### Entries shown ###
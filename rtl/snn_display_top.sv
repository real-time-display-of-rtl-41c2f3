// Real-time display of a spiking neural network emulator over HDMI: top level.
//
// Two clock domains. The emulator domain (i_heens_clk) holds the spike FIFO reader with its
// 32-column buffer, the potential FIFO reader and the execution time counter; both readers
// follow the emulator's phase signal i_ph_dist (one emulated millisecond per phase). The pixel
// domain (i_pix_clk, 150 MHz for 1080p) holds the HDMI link (position counters, sync generation,
// optional RGB-to-YCbCr conversion, transmitter pin mapping, I2C configuration of the
// transmitter), the picture generator and the debounced button that selects the extended raster
// plot. The spike memory (968 bits x 1024 ms) and the potential memory (4 x 8 bits x 1024 ms)
// are dual-clock: written from the emulator side, read by the picture generator.
//
// Crossings: "frame finished" goes pixel -> emulator (toggle synchroniser), starting the buffer
// transfer during vertical blanking; "transfer done" goes back together with a snapshot of the
// newest column time, the data-present flag and the execution time (toggle plus held data).
// i_test_bands replaces the picture by vertical colour bands (link test).
//
// Each reset input is synchronised into its domain. Everything else is plain signals.
//
// Follows the document: the split into HDMI link, FIFO readers, memories and screen generator,
// the 32-slot spike buffer copied at the end of the visible screen, the board-dependent pin
// mapping and the I2C setup. Own choices: board variants through one BOARD parameter, clocks and
// monitored neurons as ports (the PLL and the emulator's registers stay outside), the reset
// synchronisers, and the band test as a multiplexer rather than a separate project.
// The port-A read data of the memories and the second read port of the spike buffer are left
// unconnected on purpose: the writers never read back.
module snn_display_top
  import hdmi_resolution_pkg::*;
  import neurons_pkg::*;
  import plot_pkg::*;
#(
  parameter board_e BOARD        = BOARD_ZEDBOARD,
  parameter res_e   RES          = RES_1920X1080,
  parameter int     NB_COLUMN    = 5,
  parameter int     NB_ROW       = 5,
  parameter int     NB_VIRT      = 8,
  parameter int     NB_CHIPS     = 1,
  parameter int     CLK_DIV_LOG2 = 9,
  parameter int     BTN_DIV_LOG2 = 21,
  parameter int     MS_PER_S     = 1000
) (
  input  logic        i_pix_clk,
  input  logic        i_heens_clk,
  input  logic        i_rst,
  input  logic        i_button,
  input  logic        i_test_bands,
  // emulator interface
  input  logic        i_ph_dist,
  input  logic [17:0] i_spk_dout,
  input  logic        i_spk_empty,
  input  logic        i_spk_valid,
  output logic        o_spk_ready,
  input  logic [15:0] i_pot_dout,
  input  logic        i_pot_empty,
  input  logic        i_pot_valid,
  output logic        o_pot_ready,
  input  mon_neuron_t i_mon [NB_MON],
  // HDMI transmitter
  output logic        o_hdmi_clk,
  output logic [35:0] o_hdmi_d,
  output logic        o_hdmi_de,
  output logic        o_hdmi_hsync,
  output logic        o_hdmi_vsync,
  output logic        o_hdmi_scl,
  output logic        o_hdmi_sda,
  output logic        o_hdmi_sda_release,
  output logic        o_config_done
);
  // ---------------------------------------------------------------- reset synchronisers
  logic [1:0] pix_rst_sr, heens_rst_sr;
  logic       pix_rst, heens_rst;
  always_ff @(posedge i_pix_clk or posedge i_rst)
    if (i_rst) pix_rst_sr <= 2'b11; else pix_rst_sr <= {pix_rst_sr[0], 1'b0};
  always_ff @(posedge i_heens_clk or posedge i_rst)
    if (i_rst) heens_rst_sr <= 2'b11; else heens_rst_sr <= {heens_rst_sr[0], 1'b0};
  assign pix_rst   = pix_rst_sr[1];
  assign heens_rst = heens_rst_sr[1];

  // ---------------------------------------------------------------- emulator domain
  logic             frame_end_h;
  logic             spk_en, spk_we;
  logic [9:0]       spk_addr;
  logic [MEM_WIDTH-1:0] spk_din, spk_douta;
  logic [31:0]      cur_time, last_time;
  logic             phase_end, xfer_done, have_data;
  logic             pot_en, pot_we;
  logic [9:0]       pot_addr;
  logic [31:0]      pot_din, pot_douta;
  logic [1:0][3:0]  sec, min, hour, day;

  spike_fifo_reader #(.NB_COLUMN(NB_COLUMN), .NB_ROW(NB_ROW), .NB_VIRT(NB_VIRT)) u_spike_reader (
    .i_clk(i_heens_clk), .i_rst(heens_rst), .i_ph_dist,
    .i_fifo_dout(i_spk_dout), .i_fifo_empty(i_spk_empty), .i_fifo_valid(i_spk_valid),
    .o_fifo_ready(o_spk_ready), .i_frame_end(frame_end_h),
    .o_mem_en(spk_en), .o_mem_we(spk_we), .o_mem_addr(spk_addr), .o_mem_din(spk_din),
    .o_time(cur_time), .o_phase_end(phase_end), .o_xfer_done(xfer_done),
    .o_last_time(last_time), .o_have_data(have_data)
  );

  potential_fifo_reader u_potential_reader (
    .i_clk(i_heens_clk), .i_rst(heens_rst), .i_ph_dist, .i_time(cur_time),
    .i_fifo_dout(i_pot_dout), .i_fifo_empty(i_pot_empty), .i_fifo_valid(i_pot_valid),
    .o_fifo_ready(o_pot_ready),
    .o_mem_en(pot_en), .o_mem_we(pot_we), .o_mem_addr(pot_addr), .o_mem_din(pot_din)
  );

  exec_time_counter #(.MS_PER_S(MS_PER_S)) u_exec_time (
    .i_clk(i_heens_clk), .i_rst(heens_rst), .i_tick(phase_end),
    .o_sec(sec), .o_min(min), .o_hour(hour), .o_day(day)
  );

  // ---------------------------------------------------------------- memories
  logic                 spk_rd_en, pot_rd_en;
  logic [9:0]           spk_rd_addr, pot_rd_addr;
  logic [MEM_WIDTH-1:0] spk_rd_data;
  logic [31:0]          pot_rd_data;

  dp_ram #(.WIDTH(MEM_WIDTH), .DEPTH(1024), .LAT_A(1), .LAT_B(2)) u_spike_mem (
    .clka(i_heens_clk), .ena(spk_en), .wea(spk_we), .addra(spk_addr), .dina(spk_din),
    .douta(spk_douta),
    .clkb(i_pix_clk), .enb(spk_rd_en), .addrb(spk_rd_addr), .doutb(spk_rd_data)
  );

  dp_ram #(.WIDTH(32), .DEPTH(1024), .LAT_A(1), .LAT_B(2)) u_potential_mem (
    .clka(i_heens_clk), .ena(pot_en), .wea(pot_we), .addra(pot_addr), .dina(pot_din),
    .douta(pot_douta),
    .clkb(i_pix_clk), .enb(pot_rd_en), .addrb(pot_rd_addr), .doutb(pot_rd_data)
  );

  // ---------------------------------------------------------------- clock domain crossings
  logic        frame_end_p;
  logic        upd_p;
  logic [64:0] snap_p;

  cdc_sync #(.WIDTH(1)) u_cdc_frame_end (
    .i_src_clk(i_pix_clk), .i_src_rst(pix_rst), .i_pulse(frame_end_p), .i_data(1'b0),
    .i_dst_clk(i_heens_clk), .i_dst_rst(heens_rst), .o_pulse(frame_end_h), .o_data()
  );

  cdc_sync #(.WIDTH(65)) u_cdc_transfer (
    .i_src_clk(i_heens_clk), .i_src_rst(heens_rst), .i_pulse(xfer_done),
    .i_data({have_data, last_time, sec, min, hour, day}),
    .i_dst_clk(i_pix_clk), .i_dst_rst(pix_rst), .o_pulse(upd_p), .o_data(snap_p)
  );

  // ---------------------------------------------------------------- pixel domain
  logic        extended;
  logic [11:0] hcnt, vcnt, sg_h, sg_v;
  logic [23:0] sg_color, band_color;

  button_switch #(.DIV_LOG2(BTN_DIV_LOG2)) u_button (
    .i_clk(i_pix_clk), .i_rst(pix_rst), .i_button, .o_switch(extended)
  );

  screen_generator #(.BOARD(BOARD), .RES(RES), .NB_COLUMN(NB_COLUMN), .NB_ROW(NB_ROW),
                     .NB_VIRT(NB_VIRT), .NB_CHIPS(NB_CHIPS)) u_screen (
    .i_clk(i_pix_clk), .i_rst(pix_rst), .i_h(hcnt), .i_v(vcnt), .i_extended(extended),
    .i_mon, .i_upd(upd_p),
    .i_have_data(snap_p[64]), .i_last_time(snap_p[63:32]),
    .i_sec(snap_p[31:24]), .i_min(snap_p[23:16]), .i_hour(snap_p[15:8]), .i_day(snap_p[7:0]),
    .o_spk_en(spk_rd_en), .o_spk_addr(spk_rd_addr), .i_spk_dout(spk_rd_data),
    .o_pot_en(pot_rd_en), .o_pot_addr(pot_rd_addr), .i_pot_dout(pot_rd_data),
    .o_frame_end(frame_end_p), .o_color(sg_color), .o_h(sg_h), .o_v(sg_v)
  );

  color_bands u_bands (.i_clk(i_pix_clk), .i_hcounter(hcnt), .o_color(band_color));

  hdmi_connection #(.BOARD(BOARD), .RES(RES), .CLK_DIV_LOG2(CLK_DIV_LOG2)) u_hdmi (
    .i_clk(i_pix_clk), .i_rst(pix_rst),
    .i_color(i_test_bands ? band_color : sg_color), .i_hcounter(sg_h), .i_vcounter(sg_v),
    .o_hcounter(hcnt), .o_vcounter(vcnt),
    .o_hdmi_clk, .o_hdmi_d, .o_hdmi_de, .o_hdmi_hsync, .o_hdmi_vsync,
    .o_hdmi_scl, .o_hdmi_sda, .o_hdmi_sda_release, .o_config_done
  );

endmodule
###
[Task statement]
The lines needed are the ones from the first line of the entries through the line that contains "the extended raster", given again without any change.

[Solution]
filename rtl/snn_display_top.sv
repository real-time-display-of-rtl-41c2f3
// Real-time display of a spiking neural network emulator over HDMI: top level.
//
// Two clock domains. The emulator domain (i_heens_clk) holds the spike FIFO reader with its
// 32-column buffer, the potential FIFO reader and the execution time counter; both readers
// follow the emulator's phase signal i_ph_dist (one emulated millisecond per phase). The pixel
// domain (i_pix_clk, 150 MHz for 1080p) holds the HDMI link (position counters, sync generation,
// optional RGB-to-YCbCr conversion, transmitter pin mapping, I2C configuration of the
// transmitter), the picture generator and the debounced button that selects the extended raster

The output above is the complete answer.